July 4, 2017

All Spicy Food Is From Latin America

If you ever go to Asia (do not do this, it is too big, and trying to comprehend it will only convince you that your mind was never meant to really comprehend anything) and you want to put all the attention rightly back on yourself, the important American, here is a little trick you can use. First, be in one of the countries that makes really spicy food, and then performatively eat stupid amounts of it in front of everyone. Hurt yourself badly, but pretend like you do this all the time. Probably, everyone will laugh and someone will say, “Whoa! Usually Western people don’t like chilis.”

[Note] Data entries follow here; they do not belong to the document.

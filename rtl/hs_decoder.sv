// hs_decoder: splits the 6-bit binary high score into two decimal digits.
//
// score (0..63) comes from the microcontroller; ones = score mod 10 and
// tens = score div 10 (0..6), both BCD, feed the two-digit display. The
// original design did this with a 64-entry case table; here it is written
// as the arithmetic the table encodes. Purely combinational.
module hs_decoder
  import simon_pkg::*;
(
  input  logic [5:0] score,
  output bcd_t       ones,
  output bcd_t       tens
);

  always_comb begin
    ones = 4'(score % 6'd10);
    tens = 4'(score / 6'd10);
  end

endmodule
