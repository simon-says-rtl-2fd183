// tb_hs_decoder: all 64 scores; the reference digits are found by
// repeated subtraction of ten.
module tb_hs_decoder;
  import simon_pkg::*;
  logic [5:0] score;
  bcd_t ones, tens;
  int checks = 0, failures = 0;

  hs_decoder dut (.score, .ones, .tens);

  initial begin
    for (int s = 0; s < 64; s++) begin
      int t, o;
      t = 0; o = s;
      while (o >= 10) begin o -= 10; t++; end
      score = 6'(s);
      #1;
      checks++;
      if (ones !== 4'(o) || tens !== 4'(t)) begin
        failures++;
        $display("score %0d: %0d%0d", s, tens, ones);
      end
    end
    $display("TB_RESULT checks=%0d failures=%0d", checks, failures);
    $finish;
  end

  initial begin
    #100_000;
    failures++;
    $display("TB_RESULT checks=%0d failures=%0d", checks, failures);
    $finish;
  end
endmodule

This is your chance. Lean forward, sweating like a giant asshole, wink, and say, “Actually, all spicy food is from the West. Chilis come from Central and South America, and they were brought over here after Spanish colonization. None of your chilis are native to Asia.”

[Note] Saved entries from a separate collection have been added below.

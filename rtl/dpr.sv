// dpr: "DPRAM and register access interface", the link between one
// processing unit and the programming interface.
//
// The memory seen by the host is split into two areas: a code area, which
// holds the unit's program, and a data area, through which the host sends
// input data and coefficients and collects results. Each area is its own
// dual-port RAM, so the unit can fetch an instruction and access its data
// area in the same cycle; the host side reaches both through one address
// window, selected by the region field. A third region passes register
// reads and writes on to the unit's control and status registers.
//
// Host side: one access per cycle (host_en, host_we, host_region, host_addr,
// host_wdata). Read data is on host_rdata one cycle after the request, for
// all three regions. Unit side: a read-only code port and a read/write data
// port, both with one cycle read latency; a register port with a
// combinational read value (reg_rdata) that is sampled here.
//
// The split into two areas and the host access to unit registers follow the
// source description. Making the areas two separate RAMs, their sizes (512
// words each) and the register-port handshake are this design's choices.
module dpr
  import dsp_pkg::*;
#(
  parameter int unsigned CODE_DEPTH = 512,
  parameter int unsigned DATA_DEPTH = 512,
  parameter int unsigned HAW        = 9,    // host offset width, >= both address widths
  localparam int unsigned CAW       = $clog2(CODE_DEPTH),
  localparam int unsigned DAW       = $clog2(DATA_DEPTH)
) (
  input  logic            clk,
  // programming interface side
  input  logic            host_en,
  input  logic            host_we,
  input  region_e         host_region,
  input  logic [HAW-1:0]  host_addr,
  input  word_t           host_wdata,
  output word_t           host_rdata,
  // unit side: code fetch
  input  logic            code_en,
  input  logic [CAW-1:0]  code_addr,
  output word_t           code_rdata,
  // unit side: data area (the unit's port 0)
  input  logic            data_en,
  input  logic            data_we,
  input  logic [DAW-1:0]  data_addr,
  input  word_t           data_wdata,
  output word_t           data_rdata,
  // unit side: register access
  output logic            reg_we,
  output logic [3:0]      reg_addr,
  output word_t           reg_wdata,
  input  word_t           reg_rdata
);

  logic  h_code, h_data, h_regs;
  word_t code_host_rdata, data_host_rdata, reg_q;
  region_e region_q;

  assign h_code = host_en && host_region == R_CODE;
  assign h_data = host_en && host_region == R_DATA;
  assign h_regs = host_en && host_region == R_REGS;

  dpram #(.DEPTH(CODE_DEPTH), .WIDTH(32)) u_code (
    .clk_a(clk), .en_a(code_en), .we_a(1'b0), .addr_a(code_addr), .wdata_a('0),
    .rdata_a(code_rdata),
    .clk_b(clk), .en_b(h_code), .we_b(host_we), .addr_b(host_addr[CAW-1:0]),
    .wdata_b(host_wdata), .rdata_b(code_host_rdata)
  );

  dpram #(.DEPTH(DATA_DEPTH), .WIDTH(32)) u_data (
    .clk_a(clk), .en_a(data_en), .we_a(data_we), .addr_a(data_addr), .wdata_a(data_wdata),
    .rdata_a(data_rdata),
    .clk_b(clk), .en_b(h_data), .we_b(host_we), .addr_b(host_addr[DAW-1:0]),
    .wdata_b(host_wdata), .rdata_b(data_host_rdata)
  );

  assign reg_we    = h_regs && host_we;
  assign reg_addr  = host_addr[3:0];
  assign reg_wdata = host_wdata;

  always_ff @(posedge clk) begin
    if (host_en) region_q <= host_region;
    if (h_regs && !host_we) reg_q <= reg_rdata;
  end

  always_comb begin
    unique case (region_q)
      R_CODE:  host_rdata = code_host_rdata;
      R_DATA:  host_rdata = data_host_rdata;
      R_REGS:  host_rdata = reg_q;
      default: host_rdata = '0;
    endcase
  end

endmodule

People will probably want to fight you. Because obviously, this is what is called a huge “dick move” in every language on Earth. I personally have a bit of Mexican heritage, and a small chip on my shoulder about the fact that the agricultural and civilizational achievements of Pre-Columbian Meso-America are insufficiently recognized (in 1492, the Aztec capital of Tenochtitlan was larger than any European city, until Spaniards destroyed it).

That said, many Indonesians, or Malaysians, etc., do know the botanical history of the capsicum, just like some Texans know that conquistadoresactually brought over their “longhorns” and many Italians know that pasta is probably originally Arab (not Chinese, like in that Marco Polo story, which is fake) and that their famous red sauces often lean pretty hard on the Central American tomatl, (one of a few words from Nahuatl that actually traveled into Western European society, instead of the other way around).